Alan Turing famously proposed that an artificial intelligence system might be considered sentient if it could convince a human that it was. On this basis, the former Google researcher Brad Lemoine recently achieved notoriety (and unemployment) by claiming that the language model LaMDA had achieved sentience. However, the Turing Test does not take into account the gullibility of the human judge, and in particular the pathetic fallacy. In this light, and inspired by the parrot in the cage paradigm of Chomsky (1956) and Chomsky and Miller (1963), I propose that only a parrot in the cage would be able to distinguish between a Turing Test winning artificial intelligence and a mere statistical learner. The parrot is the subject of much interest in linguistic research, as Chomsky (1965, ch. 9) and Pinker and Bloom (1990) describe. Whether parrots or dolphins are closest to humans in terms in their communicative abilities has been a matter of some speculation.

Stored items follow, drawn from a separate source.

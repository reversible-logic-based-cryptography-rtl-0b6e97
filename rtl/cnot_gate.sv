// cnot_gate: 2x2 reversible CNOT gate, also called the Feynman gate.
//
//   P = A,  Q = A ^ B
//
// The control A passes through and inverts the target B when set. The gate
// is its own inverse; the encryption path uses it to mix the two halves of a
// word and the decryption path uses it again to separate them.
// Combinational.
module cnot_gate (
  input  logic a,
  input  logic b,
  output logic p,
  output logic q
);
  always_comb begin
    p = a;
    q = a ^ b;
  end
endmodule : cnot_gate
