// tb_cnot_gate: exhaustive check of the 2x2 CNOT (Feynman) gate against a
// hand-written truth table, and of its reversibility.
module tb_cnot_gate;
  logic a, b, p, q;
  int checks = 0, failures = 0;
  bit [3:0] seen;
  localparam logic [1:0] EXP [4] = '{2'b00, 2'b01, 2'b11, 2'b10};

  cnot_gate dut (.a(a), .b(b), .p(p), .q(q));

  initial begin
    #100000;
    failures++;
    $display("TB_RESULT checks=%0d failures=%0d", checks, failures);
    $finish;
  end

  initial begin
    seen = '0;
    for (int n = 0; n < 4; n++) begin
      {a, b} = 2'(n);
      #1;
      checks++;
      if ({p, q} !== EXP[n]) begin
        failures++;
        $display("FAIL cnot in=%b out=%b exp=%b", 2'(n), {p, q}, EXP[n]);
      end
      checks++;
      if (seen[{p, q}]) failures++;
      seen[{p, q}] = 1'b1;
    end
    $display("TB_RESULT checks=%0d failures=%0d", checks, failures);
    $finish;
  end
endmodule : tb_cnot_gate
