// fredkin_gate: 3x3 reversible Fredkin (controlled-swap) gate.
//
//   P = A,  Q = A ? C : B,  R = A ? B : C
//
// The control A passes through; when it is 1 the other two lines swap. The
// gate keeps the number of ones and is its own inverse. The control is the
// first line (this implementation's choice). Combinational.
module fredkin_gate (
  input  logic a,
  input  logic b,
  input  logic c,
  output logic p,
  output logic q,
  output logic r
);
  always_comb begin
    p = a;
    q = a ? c : b;
    r = a ? b : c;
  end
endmodule : fredkin_gate
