// tb_fredkin_gate: exhaustive check of the 3x3 Fredkin gate against a
// hand-written truth table; also checks that the number of ones is kept and
// that the 8 outputs are distinct.
module tb_fredkin_gate;
  logic a, b, c, p, q, r;
  int checks = 0, failures = 0;
  bit [7:0] seen;
  localparam logic [2:0] EXP [8] = '{3'b000, 3'b001, 3'b010, 3'b011,
                                     3'b100, 3'b110, 3'b101, 3'b111};

  fredkin_gate dut (.a(a), .b(b), .c(c), .p(p), .q(q), .r(r));

  initial begin
    #100000;
    failures++;
    $display("TB_RESULT checks=%0d failures=%0d", checks, failures);
    $finish;
  end

  initial begin
    seen = '0;
    for (int n = 0; n < 8; n++) begin
      {a, b, c} = 3'(n);
      #1;
      checks++;
      if ({p, q, r} !== EXP[n]) begin
        failures++;
        $display("FAIL fredkin in=%b out=%b exp=%b", 3'(n), {p, q, r}, EXP[n]);
      end
      checks++;
      if ($countones({p, q, r}) != $countones(3'(n))) failures++;
      checks++;
      if (seen[{p, q, r}]) failures++;
      seen[{p, q, r}] = 1'b1;
    end
    $display("TB_RESULT checks=%0d failures=%0d", checks, failures);
    $finish;
  end
endmodule : tb_fredkin_gate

Whether parrots or dolphins are closest to humans in terms in their communicative abilities has been a matter of some speculation. While there is no evidence of that dolphins possess a grammar per se, this possibility has not deterred several ethically questionable experiments. It is argued in Pinker and Bloom (1990, p. 87) that Parrots are simply repeating sounds, though humans typically do not recognise this but take the sound as a meaningful production of a word. In a similar manner, a generative language model would assign meanings to its random stream of words and accept them as meaningful productions. The more complex the model, the more meaningful productions it will assign. A Turing Test judge would have no way of differentiating between this and a sentient parrot. While linguistic theory posits that humans possess innate mechanisms which allow them to understand and produce language, the random stream of a parrot’s vocalisations has no particular structure to which a human could adapt. The Turing Test judge is in effect treating the output of the Parrot as if it were able to create grammatically correct sentences in response to a communicative situation in the manner of humans, when it is in fact making no sense to a human. This is an example of the pathetic fallacy.
Looking further, NLP researchers must start to think about not just how to evaluate their models, but whether this is even an appropriate question.